> _MATERIAL PROVIDED_
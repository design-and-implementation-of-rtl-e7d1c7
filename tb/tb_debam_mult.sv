// tb_debam_mult: end-to-end, exhaustive self-checking test of the
// decoder-based approximate multiplier at its default size (8 x 8 -> 16).
//
// All 65536 operand pairs are applied, one per clock cycle. For each, the
// product is compared with a reference computed arithmetically: the low
// multiplier bits in pairs contribute 0, B, 2B or (B | 2B) at weight 4^k, the
// two top bits contribute exact a[i]*B*2^i. The test also checks the design's
// error properties against the exact product a*b: the result never exceeds
// a*b, and it equals a*b whenever no low bit pair of A is 11.
//
// Mechanisms counted (each must occur at least once): every decoder code in
// every group, the approximate code 11 giving an inexact row (B with adjacent
// ones), exact results, approximate results, and each exact AND row in use.
// At the end it prints the error statistics of the multiplier: error rate,
// mean error distance, mean relative error and the largest error. A watchdog
// ends the run if it stalls.
module tb_debam_mult;

  localparam int unsigned N          = 8;
  localparam int unsigned EXACT_BITS = 2;
  localparam int unsigned GROUPS     = (N - EXACT_BITS) / 2;
  localparam int unsigned MAX_CYCLES = (1 << (2 * N)) + 1000;

  logic clk = 1'b0;
  always #5 clk = ~clk;

  int checks   = 0;
  int failures = 0;

  // mechanism counters
  int code_hits [GROUPS][4];
  int inexact_or_rows = 0;   // code 11 where B | 2B differs from 3B
  int exact_results   = 0;
  int approx_results  = 0;
  int and_row_used [EXACT_BITS];

  // error statistics
  longint unsigned err_sum = 0;
  real             rel_err_sum = 0.0;
  int              max_err = 0;
  int              nonzero_exact = 0;

  logic [N-1:0]   a, b;
  logic [2*N-1:0] p;

  debam_mult dut (.a(a), .b(b), .p(p));

  function automatic int reference_product(input int av, input int bv);
    int total;
    total = 0;
    for (int k = 0; k < int'(GROUPS); k++) begin
      int code;
      code = (av >> (2 * k)) & 3;
      total += ((code == 3) ? (bv | (bv << 1)) : code * bv) << (2 * k);
    end
    for (int i = int'(N - EXACT_BITS); i < int'(N); i++) begin
      total += ((av >> i) & 1) * (bv << i);
    end
    return total;
  endfunction

  initial begin : watchdog
    repeat (MAX_CYCLES) @(posedge clk);
    failures++;
    $display("watchdog: test did not finish in %0d cycles", MAX_CYCLES);
    $display("TB_RESULT checks=%0d failures=%0d", checks, failures);
    $finish;
  end

  initial begin : stimulus
    foreach (code_hits[g, c]) code_hits[g][c] = 0;
    foreach (and_row_used[j]) and_row_used[j] = 0;

    for (int av = 0; av < (1 << N); av++) begin
      for (int bv = 0; bv < (1 << N); bv++) begin
        int exact, approx, err;
        bit has_11;
        @(negedge clk);
        a = N'(av);
        b = N'(bv);
        #1;
        exact  = av * bv;
        approx = reference_product(av, bv);

        checks++;
        if (int'(p) != approx) begin
          failures++;
          if (failures <= 20) $display("FAIL a=%0d b=%0d p=%0d expected=%0d", av, bv, p, approx);
        end

        has_11 = 1'b0;
        for (int k = 0; k < int'(GROUPS); k++) begin
          int code;
          code = (av >> (2 * k)) & 3;
          code_hits[k][code]++;
          if (code == 3) begin
            has_11 = 1'b1;
            if ((bv & (bv << 1)) != 0) inexact_or_rows++;
          end
        end
        for (int j = 0; j < int'(EXACT_BITS); j++) begin
          if (((av >> (int'(N - EXACT_BITS) + j)) & 1) != 0 && bv != 0) and_row_used[j]++;
        end

        checks++;
        if (int'(p) > exact) begin
          failures++;
          if (failures <= 20) $display("FAIL a=%0d b=%0d p=%0d above exact %0d", av, bv, p, exact);
        end
        if (!has_11) begin
          checks++;
          if (int'(p) != exact) begin
            failures++;
            if (failures <= 20) $display("FAIL a=%0d b=%0d p=%0d not exact (%0d) without code 11", av, bv, p, exact);
          end
        end

        err = exact - int'(p);
        if (err != 0) approx_results++;
        else          exact_results++;
        err_sum += longint'(err);
        if (err > max_err) max_err = err;
        if (exact != 0) begin
          rel_err_sum += real'(err) / real'(exact);
          nonzero_exact++;
        end
      end
    end

    foreach (code_hits[g, c]) begin
      checks++;
      if (code_hits[g][c] == 0) begin
        failures++;
        if (failures <= 20) $display("FAIL group %0d never saw code %0d", g, c);
      end
    end
    foreach (and_row_used[j]) begin
      checks++;
      if (and_row_used[j] == 0) begin
        failures++;
        if (failures <= 20) $display("FAIL exact AND row %0d never used", j);
      end
    end
    checks += 3;
    if (inexact_or_rows == 0) begin failures++; $display("FAIL code 11 never approximated"); end
    if (exact_results   == 0) begin failures++; $display("FAIL no exact result seen"); end
    if (approx_results  == 0) begin failures++; $display("FAIL no approximate result seen"); end

    $display("mechanisms: code11_inexact_rows=%0d exact_results=%0d approx_results=%0d and_rows=%0d/%0d",
             inexact_or_rows, exact_results, approx_results, and_row_used[0], and_row_used[1]);
    $display("error stats over %0d pairs: error_rate=%0.4f MED=%0.3f MRED=%0.5f max_error=%0d",
             1 << (2 * N), real'(approx_results) / real'(1 << (2 * N)),
             real'(err_sum) / real'(1 << (2 * N)),
             rel_err_sum / real'(nonzero_exact), max_err);
    $display("TB_RESULT checks=%0d failures=%0d", checks, failures);
    $finish;
  end

endmodule
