// tb_debam_mult_n16: self-checking random test of the decoder-based
// approximate multiplier extended to 16 x 16 -> 32 bits (seven decoder
// groups for a[13:0], exact AND rows for a[15] and a[14]).
//
// Random and corner operand pairs are compared with an arithmetic reference
// (0, B, 2B or B | 2B per low bit pair of A at weight 4^k, exact rows for the
// two top bits). The product must also never exceed a*b, and must equal it
// when no low bit pair of A is 11. Error statistics are printed at the end.
// A watchdog ends the run if it stalls.
module tb_debam_mult_n16;

  localparam int unsigned N          = 16;
  localparam int unsigned EXACT_BITS = 2;
  localparam int unsigned GROUPS     = (N - EXACT_BITS) / 2;
  localparam int unsigned VECTORS    = 50000;
  localparam int unsigned MAX_CYCLES = VECTORS + 1000;

  logic clk = 1'b0;
  always #5 clk = ~clk;

  int checks   = 0;
  int failures = 0;
  int exact_results  = 0;
  int approx_results = 0;
  real rel_err_sum   = 0.0;
  int  nonzero_exact = 0;

  logic [N-1:0]   a, b;
  logic [2*N-1:0] p;

  debam_mult #(.N(N), .EXACT_BITS(EXACT_BITS)) dut (.a(a), .b(b), .p(p));

  function automatic longint reference_product(input longint av, input longint bv);
    longint total;
    total = 0;
    for (int k = 0; k < int'(GROUPS); k++) begin
      longint code;
      code = (av >> (2 * k)) & 3;
      total += ((code == 3) ? (bv | (bv << 1)) : code * bv) << (2 * k);
    end
    for (int i = int'(N - EXACT_BITS); i < int'(N); i++) begin
      total += ((av >> i) & 1) * (bv << i);
    end
    return total;
  endfunction

  initial begin : watchdog
    repeat (MAX_CYCLES) @(posedge clk);
    failures++;
    $display("watchdog: test did not finish in %0d cycles", MAX_CYCLES);
    $display("TB_RESULT checks=%0d failures=%0d", checks, failures);
    $finish;
  end

  task automatic apply(input logic [N-1:0] av, bv);
    longint exact, approx;
    bit has_11;
    @(negedge clk);
    a = av;
    b = bv;
    #1;
    exact  = longint'(av) * longint'(bv);
    approx = reference_product(longint'(av), longint'(bv));
    checks++;
    if (longint'(p) != approx) begin
      failures++;
      if (failures <= 20) $display("FAIL a=%h b=%h p=%h expected=%h", av, bv, p, approx);
    end
    checks++;
    if (longint'(p) > exact) begin
      failures++;
      if (failures <= 20) $display("FAIL a=%h b=%h p=%h above exact", av, bv, p);
    end
    has_11 = 1'b0;
    for (int k = 0; k < int'(GROUPS); k++) if (av[2*k+1 -: 2] == 2'b11) has_11 = 1'b1;
    if (!has_11) begin
      checks++;
      if (longint'(p) != exact) begin
        failures++;
        if (failures <= 20) $display("FAIL a=%h b=%h p=%h not exact without code 11", av, bv, p);
      end
    end
    if (longint'(p) == exact) exact_results++;
    else                      approx_results++;
    if (exact != 0) begin
      rel_err_sum += real'(exact - longint'(p)) / real'(exact);
      nonzero_exact++;
    end
  endtask

  initial begin : stimulus
    apply('0, '0);
    apply('1, '1);
    apply(16'h5555, 16'hFFFF);   // no code 11: exact
    apply(16'h3FFF, 16'hFFFF);   // every decoder group at code 11
    apply(16'hC000, 16'hFFFF);   // only the exact rows
    for (int n = 0; n < int'(VECTORS); n++) begin
      apply(N'($urandom), N'($urandom));
    end
    checks += 2;
    if (exact_results == 0)  begin failures++; $display("FAIL no exact result seen"); end
    if (approx_results == 0) begin failures++; $display("FAIL no approximate result seen"); end
    $display("16-bit: exact=%0d approximate=%0d MRED=%0.5f", exact_results, approx_results,
             rel_err_sum / real'(nonzero_exact));
    $display("TB_RESULT checks=%0d failures=%0d", checks, failures);
    $finish;
  end

endmodule
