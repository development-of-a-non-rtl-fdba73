// qsub: saturating two's-complement subtractor for LLR messages.
//
// diff = a - b, clamped to the symmetric range [-(2^(W-1)-1), 2^(W-1)-1];
// 'sat' is high when the clamp was applied. Purely combinational.
//
// A variable node uses it to remove one check node's own message from its
// total, producing the extrinsic message sent back to that check node. The
// unit's name comes from the original design's module list; its number format
// and the symmetric clamp are this design's choice.
module qsub #(
  parameter int W = 4
) (
  input  logic signed [W-1:0] a,
  input  logic signed [W-1:0] b,
  output logic signed [W-1:0] diff,
  output logic                sat
);
  localparam logic signed [W:0] LIM = (W+1)'((1 <<< (W - 1)) - 1);

  logic signed [W:0] full;

  always_comb begin
    full = (W+1)'(a) - (W+1)'(b);
    if (full > LIM) begin
      diff = LIM[W-1:0];
      sat  = 1'b1;
    end else if (full < -LIM) begin
      diff = -LIM[W-1:0];
      sat  = 1'b1;
    end else begin
      diff = full[W-1:0];
      sat  = 1'b0;
    end
  end
endmodule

> _ACTIVITY_
Return, from the material above, every line with the word "symmetric".

> _THE ANSWER_
// diff = a - b, clamped to the symmetric range [-(2^(W-1)-1), 2^(W-1)-1];
// and the symmetric clamp are this design's choice.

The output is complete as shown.